Aim of the task:
Could you set down exactly the lines of the data below, starting at the one that holds "rising edge when" and ending at the one that holds "output logic [D_BITS-1:0]", both included, and only those?

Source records
· · · ·

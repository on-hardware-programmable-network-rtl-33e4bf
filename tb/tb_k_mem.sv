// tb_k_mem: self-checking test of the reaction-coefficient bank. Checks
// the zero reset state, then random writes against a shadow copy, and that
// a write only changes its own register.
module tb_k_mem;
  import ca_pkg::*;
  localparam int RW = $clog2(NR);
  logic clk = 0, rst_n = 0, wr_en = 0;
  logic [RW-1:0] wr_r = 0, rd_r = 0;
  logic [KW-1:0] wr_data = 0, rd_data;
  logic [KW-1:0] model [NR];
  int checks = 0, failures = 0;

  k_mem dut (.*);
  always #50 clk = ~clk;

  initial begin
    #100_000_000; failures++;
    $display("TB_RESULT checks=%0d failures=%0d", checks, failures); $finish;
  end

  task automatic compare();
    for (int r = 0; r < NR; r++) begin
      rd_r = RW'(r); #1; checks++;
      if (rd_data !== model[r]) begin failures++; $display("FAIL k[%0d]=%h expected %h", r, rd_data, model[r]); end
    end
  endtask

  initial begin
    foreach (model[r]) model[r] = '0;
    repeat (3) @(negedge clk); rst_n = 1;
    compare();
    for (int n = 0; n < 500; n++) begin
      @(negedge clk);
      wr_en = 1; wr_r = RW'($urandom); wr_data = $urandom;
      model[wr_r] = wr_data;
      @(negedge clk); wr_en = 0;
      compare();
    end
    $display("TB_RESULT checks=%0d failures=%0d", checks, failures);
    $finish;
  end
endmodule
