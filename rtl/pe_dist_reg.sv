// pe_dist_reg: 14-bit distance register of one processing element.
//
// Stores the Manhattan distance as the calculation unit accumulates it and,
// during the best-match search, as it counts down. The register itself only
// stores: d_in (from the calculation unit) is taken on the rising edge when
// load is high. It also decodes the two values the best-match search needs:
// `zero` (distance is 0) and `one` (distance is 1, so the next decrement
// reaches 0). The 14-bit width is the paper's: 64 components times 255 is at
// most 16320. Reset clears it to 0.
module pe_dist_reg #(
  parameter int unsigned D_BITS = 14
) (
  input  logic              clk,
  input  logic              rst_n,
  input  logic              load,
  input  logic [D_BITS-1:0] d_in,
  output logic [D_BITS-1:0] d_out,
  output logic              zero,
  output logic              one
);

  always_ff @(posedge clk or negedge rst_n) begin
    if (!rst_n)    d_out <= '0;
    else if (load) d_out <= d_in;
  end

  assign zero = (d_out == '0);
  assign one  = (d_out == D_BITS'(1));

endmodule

· · · ·

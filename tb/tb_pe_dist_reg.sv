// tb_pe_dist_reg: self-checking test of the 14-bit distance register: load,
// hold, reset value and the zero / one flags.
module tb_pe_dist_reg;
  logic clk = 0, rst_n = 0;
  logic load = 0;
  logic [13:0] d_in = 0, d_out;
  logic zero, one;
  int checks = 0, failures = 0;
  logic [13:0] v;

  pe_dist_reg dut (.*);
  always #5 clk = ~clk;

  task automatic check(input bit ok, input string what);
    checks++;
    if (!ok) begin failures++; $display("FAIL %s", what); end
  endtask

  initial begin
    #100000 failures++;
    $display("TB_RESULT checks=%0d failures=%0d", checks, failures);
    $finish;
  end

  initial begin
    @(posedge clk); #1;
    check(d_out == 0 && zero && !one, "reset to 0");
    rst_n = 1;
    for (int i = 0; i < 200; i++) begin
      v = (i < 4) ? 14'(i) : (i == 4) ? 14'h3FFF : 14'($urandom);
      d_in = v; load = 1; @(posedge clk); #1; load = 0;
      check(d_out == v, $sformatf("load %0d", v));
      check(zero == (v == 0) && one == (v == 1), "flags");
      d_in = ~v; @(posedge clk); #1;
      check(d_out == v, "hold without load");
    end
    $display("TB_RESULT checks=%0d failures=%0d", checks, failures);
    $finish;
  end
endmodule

· · · ·

Response area:
// stores: d_in (from the calculation unit) is taken on the rising edge when
// load is high. It also decodes the two values the best-match search needs:
// `zero` (distance is 0) and `one` (distance is 1, so the next decrement
// reaches 0). The 14-bit width is the paper's: 64 components times 255 is at
// most 16320. Reset clears it to 0.
module pe_dist_reg #(
  parameter int unsigned D_BITS = 14
) (
  input  logic              clk,
  input  logic              rst_n,
  input  logic              load,
  input  logic [D_BITS-1:0] d_in,
  output logic [D_BITS-1:0] d_out,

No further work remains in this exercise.